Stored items
- - -
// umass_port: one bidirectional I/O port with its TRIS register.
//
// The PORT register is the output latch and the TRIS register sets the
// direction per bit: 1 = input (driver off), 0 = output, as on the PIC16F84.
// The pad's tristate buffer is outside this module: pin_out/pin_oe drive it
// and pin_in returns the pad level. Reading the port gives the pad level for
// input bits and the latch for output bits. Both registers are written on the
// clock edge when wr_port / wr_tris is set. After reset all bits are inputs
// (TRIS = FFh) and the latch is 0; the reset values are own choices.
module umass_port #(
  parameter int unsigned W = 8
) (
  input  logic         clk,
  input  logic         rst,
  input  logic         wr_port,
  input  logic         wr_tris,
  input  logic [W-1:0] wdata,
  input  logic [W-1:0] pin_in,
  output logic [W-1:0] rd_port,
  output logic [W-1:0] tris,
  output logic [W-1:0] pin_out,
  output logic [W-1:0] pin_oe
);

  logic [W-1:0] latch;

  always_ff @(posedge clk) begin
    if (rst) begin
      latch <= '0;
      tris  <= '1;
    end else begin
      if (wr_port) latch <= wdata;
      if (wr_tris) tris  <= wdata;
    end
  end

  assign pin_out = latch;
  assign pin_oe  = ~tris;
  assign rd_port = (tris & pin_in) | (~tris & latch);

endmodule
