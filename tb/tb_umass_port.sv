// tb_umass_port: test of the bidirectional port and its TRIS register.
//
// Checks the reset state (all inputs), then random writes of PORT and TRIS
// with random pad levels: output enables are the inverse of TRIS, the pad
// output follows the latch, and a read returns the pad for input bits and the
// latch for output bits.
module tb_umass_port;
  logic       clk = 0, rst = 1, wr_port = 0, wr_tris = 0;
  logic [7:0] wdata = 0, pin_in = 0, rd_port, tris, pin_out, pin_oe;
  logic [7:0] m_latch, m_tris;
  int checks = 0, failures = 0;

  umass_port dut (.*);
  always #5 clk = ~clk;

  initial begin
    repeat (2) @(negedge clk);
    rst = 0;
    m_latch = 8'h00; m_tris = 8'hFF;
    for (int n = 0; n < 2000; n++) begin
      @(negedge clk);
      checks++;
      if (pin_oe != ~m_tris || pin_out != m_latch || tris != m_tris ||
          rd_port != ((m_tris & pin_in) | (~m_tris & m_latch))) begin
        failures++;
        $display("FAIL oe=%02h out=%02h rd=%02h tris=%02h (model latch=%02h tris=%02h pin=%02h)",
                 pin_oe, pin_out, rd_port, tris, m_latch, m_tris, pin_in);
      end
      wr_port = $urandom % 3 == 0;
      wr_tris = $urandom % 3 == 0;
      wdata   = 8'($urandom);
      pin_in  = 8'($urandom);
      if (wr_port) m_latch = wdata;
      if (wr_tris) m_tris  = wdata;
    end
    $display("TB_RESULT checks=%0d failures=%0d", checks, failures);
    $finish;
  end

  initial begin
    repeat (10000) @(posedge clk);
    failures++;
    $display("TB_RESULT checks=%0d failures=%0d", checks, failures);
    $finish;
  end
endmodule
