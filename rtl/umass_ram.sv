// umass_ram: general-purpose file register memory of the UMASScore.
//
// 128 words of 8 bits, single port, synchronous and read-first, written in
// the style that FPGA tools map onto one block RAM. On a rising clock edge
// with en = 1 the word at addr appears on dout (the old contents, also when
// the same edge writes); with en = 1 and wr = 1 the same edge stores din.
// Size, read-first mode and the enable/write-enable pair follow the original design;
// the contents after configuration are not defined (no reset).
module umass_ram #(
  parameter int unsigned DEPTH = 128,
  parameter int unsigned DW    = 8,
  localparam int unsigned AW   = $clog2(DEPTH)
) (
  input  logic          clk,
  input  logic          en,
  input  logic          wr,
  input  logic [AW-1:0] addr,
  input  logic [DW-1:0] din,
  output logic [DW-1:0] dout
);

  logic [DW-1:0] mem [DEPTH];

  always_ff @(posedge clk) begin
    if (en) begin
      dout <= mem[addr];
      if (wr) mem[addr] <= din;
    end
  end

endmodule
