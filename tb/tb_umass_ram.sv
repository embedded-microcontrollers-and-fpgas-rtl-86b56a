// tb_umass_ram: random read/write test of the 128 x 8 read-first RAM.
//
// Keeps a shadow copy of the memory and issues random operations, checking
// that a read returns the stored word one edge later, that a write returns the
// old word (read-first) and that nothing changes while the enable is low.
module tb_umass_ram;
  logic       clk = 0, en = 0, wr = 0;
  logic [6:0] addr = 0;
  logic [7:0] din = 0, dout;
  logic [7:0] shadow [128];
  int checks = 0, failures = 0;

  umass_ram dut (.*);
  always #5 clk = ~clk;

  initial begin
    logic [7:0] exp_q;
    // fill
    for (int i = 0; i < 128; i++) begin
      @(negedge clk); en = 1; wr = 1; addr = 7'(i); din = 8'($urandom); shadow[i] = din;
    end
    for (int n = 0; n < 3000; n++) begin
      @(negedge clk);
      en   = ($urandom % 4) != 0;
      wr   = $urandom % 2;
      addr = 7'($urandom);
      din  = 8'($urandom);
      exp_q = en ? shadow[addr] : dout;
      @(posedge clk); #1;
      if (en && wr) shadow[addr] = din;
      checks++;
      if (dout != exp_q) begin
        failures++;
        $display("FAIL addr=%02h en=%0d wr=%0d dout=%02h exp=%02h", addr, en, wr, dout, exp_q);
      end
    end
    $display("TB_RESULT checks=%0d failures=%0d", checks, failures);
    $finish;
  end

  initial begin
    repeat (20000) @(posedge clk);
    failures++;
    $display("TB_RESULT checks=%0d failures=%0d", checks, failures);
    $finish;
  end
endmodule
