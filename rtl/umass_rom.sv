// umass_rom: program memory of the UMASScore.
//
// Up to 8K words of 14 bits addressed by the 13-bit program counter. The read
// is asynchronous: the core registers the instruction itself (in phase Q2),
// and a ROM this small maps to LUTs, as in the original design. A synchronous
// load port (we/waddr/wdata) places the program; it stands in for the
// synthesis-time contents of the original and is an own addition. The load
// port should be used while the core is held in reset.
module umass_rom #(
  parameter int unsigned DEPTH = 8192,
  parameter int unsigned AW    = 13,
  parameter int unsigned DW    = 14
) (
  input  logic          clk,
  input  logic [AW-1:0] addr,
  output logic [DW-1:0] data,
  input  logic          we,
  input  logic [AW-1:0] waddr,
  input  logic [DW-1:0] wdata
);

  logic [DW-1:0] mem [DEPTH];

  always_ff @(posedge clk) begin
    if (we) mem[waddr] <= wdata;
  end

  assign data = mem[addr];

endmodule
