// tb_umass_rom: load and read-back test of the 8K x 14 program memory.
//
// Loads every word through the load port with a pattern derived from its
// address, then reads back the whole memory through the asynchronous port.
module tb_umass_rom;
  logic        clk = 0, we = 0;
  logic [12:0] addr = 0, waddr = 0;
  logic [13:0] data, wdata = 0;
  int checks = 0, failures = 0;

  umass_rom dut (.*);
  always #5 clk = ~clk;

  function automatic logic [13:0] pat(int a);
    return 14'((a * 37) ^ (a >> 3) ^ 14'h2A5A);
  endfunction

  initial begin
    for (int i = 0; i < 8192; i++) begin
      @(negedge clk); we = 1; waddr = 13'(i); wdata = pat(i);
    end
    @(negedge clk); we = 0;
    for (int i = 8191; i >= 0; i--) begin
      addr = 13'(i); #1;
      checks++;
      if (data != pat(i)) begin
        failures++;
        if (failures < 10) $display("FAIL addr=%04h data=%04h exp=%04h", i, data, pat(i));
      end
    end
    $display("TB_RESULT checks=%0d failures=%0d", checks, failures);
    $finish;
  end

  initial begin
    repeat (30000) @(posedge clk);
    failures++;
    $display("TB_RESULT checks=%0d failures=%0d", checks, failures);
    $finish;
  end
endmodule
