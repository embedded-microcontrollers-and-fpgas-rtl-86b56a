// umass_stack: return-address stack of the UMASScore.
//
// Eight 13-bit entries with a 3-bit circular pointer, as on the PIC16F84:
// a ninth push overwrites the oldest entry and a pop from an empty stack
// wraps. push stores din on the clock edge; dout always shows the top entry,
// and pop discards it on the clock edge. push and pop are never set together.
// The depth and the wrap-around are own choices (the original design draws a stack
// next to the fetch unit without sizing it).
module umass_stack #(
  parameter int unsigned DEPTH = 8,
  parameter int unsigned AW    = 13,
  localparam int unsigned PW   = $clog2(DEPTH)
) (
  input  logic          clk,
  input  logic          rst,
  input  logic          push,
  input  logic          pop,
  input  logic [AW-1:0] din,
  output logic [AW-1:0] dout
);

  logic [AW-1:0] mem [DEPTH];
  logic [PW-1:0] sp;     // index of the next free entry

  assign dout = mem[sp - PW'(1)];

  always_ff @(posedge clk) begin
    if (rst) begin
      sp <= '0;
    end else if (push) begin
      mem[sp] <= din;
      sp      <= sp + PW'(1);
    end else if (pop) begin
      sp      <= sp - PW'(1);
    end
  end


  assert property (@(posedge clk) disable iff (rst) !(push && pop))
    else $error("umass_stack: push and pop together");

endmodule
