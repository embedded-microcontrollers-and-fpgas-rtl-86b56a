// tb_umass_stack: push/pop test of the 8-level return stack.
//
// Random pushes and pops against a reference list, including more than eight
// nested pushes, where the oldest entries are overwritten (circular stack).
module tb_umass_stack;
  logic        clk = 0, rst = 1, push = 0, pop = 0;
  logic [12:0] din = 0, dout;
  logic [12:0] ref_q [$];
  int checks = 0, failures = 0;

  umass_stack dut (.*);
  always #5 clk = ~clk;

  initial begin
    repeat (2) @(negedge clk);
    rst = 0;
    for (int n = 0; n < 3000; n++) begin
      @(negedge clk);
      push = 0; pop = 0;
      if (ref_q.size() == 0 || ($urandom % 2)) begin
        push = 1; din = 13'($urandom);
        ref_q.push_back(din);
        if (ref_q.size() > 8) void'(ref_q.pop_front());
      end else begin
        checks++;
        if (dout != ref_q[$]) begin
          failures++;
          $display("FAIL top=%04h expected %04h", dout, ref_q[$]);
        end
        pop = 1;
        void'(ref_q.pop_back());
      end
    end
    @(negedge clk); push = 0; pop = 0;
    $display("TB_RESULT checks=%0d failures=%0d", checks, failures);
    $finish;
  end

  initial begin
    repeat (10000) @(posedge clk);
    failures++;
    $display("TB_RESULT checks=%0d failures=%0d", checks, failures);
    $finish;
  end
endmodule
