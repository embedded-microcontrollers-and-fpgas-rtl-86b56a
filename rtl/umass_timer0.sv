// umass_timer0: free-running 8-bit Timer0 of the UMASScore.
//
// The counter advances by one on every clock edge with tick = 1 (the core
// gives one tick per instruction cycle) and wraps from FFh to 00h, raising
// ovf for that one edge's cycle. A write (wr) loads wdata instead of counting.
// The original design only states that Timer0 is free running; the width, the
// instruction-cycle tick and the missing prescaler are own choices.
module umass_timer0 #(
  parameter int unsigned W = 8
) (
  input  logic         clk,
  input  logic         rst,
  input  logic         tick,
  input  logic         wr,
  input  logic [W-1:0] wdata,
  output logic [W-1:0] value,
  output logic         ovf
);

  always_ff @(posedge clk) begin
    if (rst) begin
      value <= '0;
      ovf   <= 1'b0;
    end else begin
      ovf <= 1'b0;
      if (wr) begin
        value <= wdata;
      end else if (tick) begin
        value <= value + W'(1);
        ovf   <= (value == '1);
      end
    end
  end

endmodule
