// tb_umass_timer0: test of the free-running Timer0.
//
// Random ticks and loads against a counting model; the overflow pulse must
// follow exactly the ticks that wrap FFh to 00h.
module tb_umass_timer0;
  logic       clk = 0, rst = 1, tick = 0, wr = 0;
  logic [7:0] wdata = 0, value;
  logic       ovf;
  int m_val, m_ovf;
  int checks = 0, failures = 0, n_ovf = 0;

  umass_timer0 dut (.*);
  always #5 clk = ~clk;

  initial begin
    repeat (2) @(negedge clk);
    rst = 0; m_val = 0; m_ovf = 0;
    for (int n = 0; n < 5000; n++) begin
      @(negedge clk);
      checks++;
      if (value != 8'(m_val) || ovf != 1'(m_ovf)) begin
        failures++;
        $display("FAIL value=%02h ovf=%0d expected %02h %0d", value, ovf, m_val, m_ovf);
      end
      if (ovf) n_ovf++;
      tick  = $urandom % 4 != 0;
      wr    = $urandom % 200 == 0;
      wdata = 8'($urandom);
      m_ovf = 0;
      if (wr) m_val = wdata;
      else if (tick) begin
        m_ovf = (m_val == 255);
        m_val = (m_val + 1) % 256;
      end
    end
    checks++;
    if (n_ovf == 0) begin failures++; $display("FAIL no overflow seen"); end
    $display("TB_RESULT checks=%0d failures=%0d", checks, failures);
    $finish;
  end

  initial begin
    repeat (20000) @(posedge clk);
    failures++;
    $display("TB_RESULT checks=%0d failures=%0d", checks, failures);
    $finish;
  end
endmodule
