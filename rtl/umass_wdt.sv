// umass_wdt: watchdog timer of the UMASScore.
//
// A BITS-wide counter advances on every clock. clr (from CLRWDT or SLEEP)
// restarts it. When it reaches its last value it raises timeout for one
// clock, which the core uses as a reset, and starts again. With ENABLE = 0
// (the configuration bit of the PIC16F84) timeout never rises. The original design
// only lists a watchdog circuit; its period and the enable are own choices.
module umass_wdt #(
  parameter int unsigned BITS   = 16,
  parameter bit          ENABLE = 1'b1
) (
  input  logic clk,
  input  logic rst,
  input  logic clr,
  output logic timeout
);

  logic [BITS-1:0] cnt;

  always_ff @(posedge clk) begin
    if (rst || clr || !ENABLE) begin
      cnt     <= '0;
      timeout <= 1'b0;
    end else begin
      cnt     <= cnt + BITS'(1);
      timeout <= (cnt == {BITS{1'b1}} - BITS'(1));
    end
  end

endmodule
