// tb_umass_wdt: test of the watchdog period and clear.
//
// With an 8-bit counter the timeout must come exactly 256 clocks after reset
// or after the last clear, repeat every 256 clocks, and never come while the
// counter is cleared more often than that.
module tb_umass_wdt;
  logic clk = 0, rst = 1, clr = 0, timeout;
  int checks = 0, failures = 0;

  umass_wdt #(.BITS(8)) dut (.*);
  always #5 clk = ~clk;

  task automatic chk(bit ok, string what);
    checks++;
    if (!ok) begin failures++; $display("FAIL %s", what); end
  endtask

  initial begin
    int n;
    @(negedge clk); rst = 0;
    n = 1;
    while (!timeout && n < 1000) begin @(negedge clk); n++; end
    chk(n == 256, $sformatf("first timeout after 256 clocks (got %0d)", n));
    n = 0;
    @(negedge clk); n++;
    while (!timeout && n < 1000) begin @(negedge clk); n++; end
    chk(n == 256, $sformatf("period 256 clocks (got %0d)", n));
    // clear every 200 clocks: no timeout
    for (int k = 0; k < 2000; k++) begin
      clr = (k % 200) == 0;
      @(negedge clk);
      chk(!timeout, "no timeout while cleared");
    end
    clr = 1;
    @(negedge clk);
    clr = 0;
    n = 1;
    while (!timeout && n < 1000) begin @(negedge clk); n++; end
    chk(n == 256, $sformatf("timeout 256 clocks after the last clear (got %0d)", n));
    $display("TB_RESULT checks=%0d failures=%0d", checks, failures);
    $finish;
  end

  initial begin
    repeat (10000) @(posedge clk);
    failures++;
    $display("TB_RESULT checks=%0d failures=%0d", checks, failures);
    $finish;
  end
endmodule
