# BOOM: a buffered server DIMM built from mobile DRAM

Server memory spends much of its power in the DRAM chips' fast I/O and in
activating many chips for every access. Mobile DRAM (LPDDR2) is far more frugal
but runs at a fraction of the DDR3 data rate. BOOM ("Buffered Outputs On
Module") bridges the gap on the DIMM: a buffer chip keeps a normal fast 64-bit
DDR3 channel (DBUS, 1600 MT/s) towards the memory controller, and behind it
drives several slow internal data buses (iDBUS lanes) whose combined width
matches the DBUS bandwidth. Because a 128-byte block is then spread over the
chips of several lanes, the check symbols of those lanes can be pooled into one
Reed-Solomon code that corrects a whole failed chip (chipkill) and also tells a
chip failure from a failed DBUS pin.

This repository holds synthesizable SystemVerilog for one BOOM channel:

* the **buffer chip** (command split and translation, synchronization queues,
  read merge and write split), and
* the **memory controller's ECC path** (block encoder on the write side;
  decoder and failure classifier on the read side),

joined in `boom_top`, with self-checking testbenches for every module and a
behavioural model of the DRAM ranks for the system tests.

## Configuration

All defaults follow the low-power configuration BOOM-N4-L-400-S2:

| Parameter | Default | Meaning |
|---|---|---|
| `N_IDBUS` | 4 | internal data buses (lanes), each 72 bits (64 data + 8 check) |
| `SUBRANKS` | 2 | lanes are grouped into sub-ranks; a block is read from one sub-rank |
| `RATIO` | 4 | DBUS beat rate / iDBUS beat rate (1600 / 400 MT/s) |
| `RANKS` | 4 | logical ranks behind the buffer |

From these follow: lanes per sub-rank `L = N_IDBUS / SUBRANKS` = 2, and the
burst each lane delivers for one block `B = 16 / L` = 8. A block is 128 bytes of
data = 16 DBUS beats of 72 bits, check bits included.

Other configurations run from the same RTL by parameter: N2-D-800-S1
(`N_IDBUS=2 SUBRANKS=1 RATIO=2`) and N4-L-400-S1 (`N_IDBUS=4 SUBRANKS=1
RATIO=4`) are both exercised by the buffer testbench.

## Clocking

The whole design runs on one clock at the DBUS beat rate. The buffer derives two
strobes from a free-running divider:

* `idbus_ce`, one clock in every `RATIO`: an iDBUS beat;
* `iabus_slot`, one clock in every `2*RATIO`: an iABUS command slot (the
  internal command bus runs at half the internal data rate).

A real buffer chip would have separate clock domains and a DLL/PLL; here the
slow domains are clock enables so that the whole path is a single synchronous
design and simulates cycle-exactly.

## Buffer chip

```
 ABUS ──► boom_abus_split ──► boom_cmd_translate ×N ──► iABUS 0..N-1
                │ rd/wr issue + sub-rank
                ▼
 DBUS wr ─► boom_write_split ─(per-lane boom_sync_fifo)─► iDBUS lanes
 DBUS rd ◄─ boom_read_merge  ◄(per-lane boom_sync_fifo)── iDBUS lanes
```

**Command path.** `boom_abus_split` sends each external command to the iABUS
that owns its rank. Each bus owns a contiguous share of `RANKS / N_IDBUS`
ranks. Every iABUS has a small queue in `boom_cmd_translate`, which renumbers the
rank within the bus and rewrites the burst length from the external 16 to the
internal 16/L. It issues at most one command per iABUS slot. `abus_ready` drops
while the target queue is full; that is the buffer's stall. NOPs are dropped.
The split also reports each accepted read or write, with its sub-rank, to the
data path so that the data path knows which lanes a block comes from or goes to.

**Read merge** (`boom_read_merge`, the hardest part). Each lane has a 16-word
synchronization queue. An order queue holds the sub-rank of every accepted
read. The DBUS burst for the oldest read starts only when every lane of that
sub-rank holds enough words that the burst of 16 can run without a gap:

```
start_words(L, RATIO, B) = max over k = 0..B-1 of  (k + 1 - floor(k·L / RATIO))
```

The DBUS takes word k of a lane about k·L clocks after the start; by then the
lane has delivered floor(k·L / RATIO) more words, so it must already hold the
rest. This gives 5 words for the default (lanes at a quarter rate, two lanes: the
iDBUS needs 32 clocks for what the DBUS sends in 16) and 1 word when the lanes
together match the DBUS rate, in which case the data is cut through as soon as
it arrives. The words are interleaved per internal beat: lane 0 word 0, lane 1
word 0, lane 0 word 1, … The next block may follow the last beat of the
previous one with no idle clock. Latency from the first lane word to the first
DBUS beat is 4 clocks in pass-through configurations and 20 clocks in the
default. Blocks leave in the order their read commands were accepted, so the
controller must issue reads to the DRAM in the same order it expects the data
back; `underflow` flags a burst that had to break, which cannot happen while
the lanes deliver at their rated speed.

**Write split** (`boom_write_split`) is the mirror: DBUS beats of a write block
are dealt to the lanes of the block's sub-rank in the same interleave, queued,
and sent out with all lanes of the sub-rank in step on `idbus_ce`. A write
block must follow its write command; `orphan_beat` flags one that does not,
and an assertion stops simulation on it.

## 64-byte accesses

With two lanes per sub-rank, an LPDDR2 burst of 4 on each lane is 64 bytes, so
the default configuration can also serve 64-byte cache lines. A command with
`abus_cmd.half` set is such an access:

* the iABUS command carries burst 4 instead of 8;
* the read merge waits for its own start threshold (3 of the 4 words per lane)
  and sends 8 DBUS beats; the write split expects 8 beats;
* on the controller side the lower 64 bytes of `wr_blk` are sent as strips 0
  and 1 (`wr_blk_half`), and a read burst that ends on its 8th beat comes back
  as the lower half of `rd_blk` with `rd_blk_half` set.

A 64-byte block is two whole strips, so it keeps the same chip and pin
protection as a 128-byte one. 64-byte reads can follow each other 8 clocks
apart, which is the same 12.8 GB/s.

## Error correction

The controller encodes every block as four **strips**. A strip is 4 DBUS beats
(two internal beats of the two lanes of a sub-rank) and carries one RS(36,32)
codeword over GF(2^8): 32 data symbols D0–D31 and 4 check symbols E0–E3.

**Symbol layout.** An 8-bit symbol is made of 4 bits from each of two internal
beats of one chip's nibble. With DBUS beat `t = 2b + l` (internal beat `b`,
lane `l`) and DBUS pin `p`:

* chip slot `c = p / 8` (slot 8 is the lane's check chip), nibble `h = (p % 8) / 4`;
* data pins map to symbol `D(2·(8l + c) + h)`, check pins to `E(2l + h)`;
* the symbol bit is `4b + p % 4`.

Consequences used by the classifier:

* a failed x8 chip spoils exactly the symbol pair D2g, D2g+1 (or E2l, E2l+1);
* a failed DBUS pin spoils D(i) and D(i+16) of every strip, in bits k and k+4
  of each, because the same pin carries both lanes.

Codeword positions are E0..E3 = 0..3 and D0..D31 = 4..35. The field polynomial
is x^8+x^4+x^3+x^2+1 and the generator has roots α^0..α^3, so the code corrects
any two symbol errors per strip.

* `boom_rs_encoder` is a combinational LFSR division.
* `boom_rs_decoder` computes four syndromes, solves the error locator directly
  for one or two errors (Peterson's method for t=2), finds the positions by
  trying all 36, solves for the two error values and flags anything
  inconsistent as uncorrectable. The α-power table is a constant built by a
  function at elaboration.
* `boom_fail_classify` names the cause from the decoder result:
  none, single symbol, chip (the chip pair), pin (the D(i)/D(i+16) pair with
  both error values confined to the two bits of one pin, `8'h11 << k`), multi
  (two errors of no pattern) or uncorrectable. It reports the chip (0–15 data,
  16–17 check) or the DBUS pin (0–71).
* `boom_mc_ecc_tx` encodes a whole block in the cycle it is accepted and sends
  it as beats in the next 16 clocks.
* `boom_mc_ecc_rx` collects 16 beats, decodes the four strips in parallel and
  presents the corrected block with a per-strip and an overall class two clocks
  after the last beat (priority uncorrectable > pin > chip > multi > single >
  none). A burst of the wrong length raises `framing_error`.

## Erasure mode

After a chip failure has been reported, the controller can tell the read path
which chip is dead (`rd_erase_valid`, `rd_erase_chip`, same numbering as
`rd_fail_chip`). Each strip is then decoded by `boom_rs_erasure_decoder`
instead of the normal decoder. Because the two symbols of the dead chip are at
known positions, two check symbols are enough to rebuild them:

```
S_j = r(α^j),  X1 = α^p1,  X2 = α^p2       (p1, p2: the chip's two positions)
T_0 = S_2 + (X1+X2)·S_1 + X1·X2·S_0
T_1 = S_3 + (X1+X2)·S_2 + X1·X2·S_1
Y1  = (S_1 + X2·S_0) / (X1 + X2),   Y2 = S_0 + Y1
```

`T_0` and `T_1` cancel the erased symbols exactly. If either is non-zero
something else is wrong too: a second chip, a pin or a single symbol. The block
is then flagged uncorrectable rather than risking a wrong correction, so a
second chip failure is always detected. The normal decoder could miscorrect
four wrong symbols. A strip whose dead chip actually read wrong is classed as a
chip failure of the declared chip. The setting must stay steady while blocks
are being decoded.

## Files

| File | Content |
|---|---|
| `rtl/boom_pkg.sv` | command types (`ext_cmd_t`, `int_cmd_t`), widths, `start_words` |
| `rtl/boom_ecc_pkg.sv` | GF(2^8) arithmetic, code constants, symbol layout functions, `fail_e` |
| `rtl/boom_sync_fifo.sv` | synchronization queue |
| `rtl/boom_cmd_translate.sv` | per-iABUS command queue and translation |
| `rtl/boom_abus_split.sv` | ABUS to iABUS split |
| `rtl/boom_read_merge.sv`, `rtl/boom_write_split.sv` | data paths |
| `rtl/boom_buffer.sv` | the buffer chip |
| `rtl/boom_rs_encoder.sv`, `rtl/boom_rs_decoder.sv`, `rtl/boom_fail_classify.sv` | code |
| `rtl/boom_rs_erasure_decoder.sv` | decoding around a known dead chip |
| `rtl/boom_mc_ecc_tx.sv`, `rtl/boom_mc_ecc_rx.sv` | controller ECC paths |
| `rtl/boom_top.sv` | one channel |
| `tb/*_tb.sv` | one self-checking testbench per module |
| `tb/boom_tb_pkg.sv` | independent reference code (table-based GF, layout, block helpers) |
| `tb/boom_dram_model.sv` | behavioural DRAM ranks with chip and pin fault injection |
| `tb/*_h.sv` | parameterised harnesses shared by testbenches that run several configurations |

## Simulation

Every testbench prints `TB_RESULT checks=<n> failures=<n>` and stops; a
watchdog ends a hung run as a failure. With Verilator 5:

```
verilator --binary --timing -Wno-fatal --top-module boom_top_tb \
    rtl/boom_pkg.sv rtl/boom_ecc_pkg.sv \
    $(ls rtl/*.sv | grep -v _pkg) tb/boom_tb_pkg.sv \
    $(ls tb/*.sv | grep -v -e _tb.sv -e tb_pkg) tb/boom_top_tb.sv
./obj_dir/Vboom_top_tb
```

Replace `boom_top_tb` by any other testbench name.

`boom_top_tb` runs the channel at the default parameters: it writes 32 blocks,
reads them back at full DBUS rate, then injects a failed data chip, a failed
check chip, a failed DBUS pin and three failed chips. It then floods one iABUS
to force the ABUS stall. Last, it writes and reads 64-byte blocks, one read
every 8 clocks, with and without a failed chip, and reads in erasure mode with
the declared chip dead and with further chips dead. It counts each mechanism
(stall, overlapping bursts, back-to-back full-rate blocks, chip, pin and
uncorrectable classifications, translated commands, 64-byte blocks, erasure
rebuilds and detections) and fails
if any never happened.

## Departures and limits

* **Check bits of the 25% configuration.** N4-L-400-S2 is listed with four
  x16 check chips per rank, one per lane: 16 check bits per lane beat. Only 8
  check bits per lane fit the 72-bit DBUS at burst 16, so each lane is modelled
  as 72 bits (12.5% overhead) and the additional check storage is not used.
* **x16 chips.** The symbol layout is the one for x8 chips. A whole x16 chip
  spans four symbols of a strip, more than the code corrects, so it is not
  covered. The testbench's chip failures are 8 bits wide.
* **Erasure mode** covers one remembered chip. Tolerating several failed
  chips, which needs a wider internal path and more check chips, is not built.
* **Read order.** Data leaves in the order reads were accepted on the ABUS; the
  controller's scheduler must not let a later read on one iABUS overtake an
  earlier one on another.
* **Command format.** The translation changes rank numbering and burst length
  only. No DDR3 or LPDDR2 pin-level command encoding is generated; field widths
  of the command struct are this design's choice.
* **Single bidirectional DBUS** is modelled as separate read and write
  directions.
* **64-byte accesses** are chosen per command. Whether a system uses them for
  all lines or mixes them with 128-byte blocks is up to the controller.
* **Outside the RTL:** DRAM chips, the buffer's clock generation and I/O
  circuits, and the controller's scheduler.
- - -
## Task to carry out
The required output is the entries from their opening line through the line holding "pad level for", repeated exactly, with both end lines kept.

## Answer section
// umass_port: one bidirectional I/O port with its TRIS register.
//
// The PORT register is the output latch and the TRIS register sets the
// direction per bit: 1 = input (driver off), 0 = output, as on the PIC16F84.
// The pad's tristate buffer is outside this module: pin_out/pin_oe drive it
// and pin_in returns the pad level. Reading the port gives the pad level for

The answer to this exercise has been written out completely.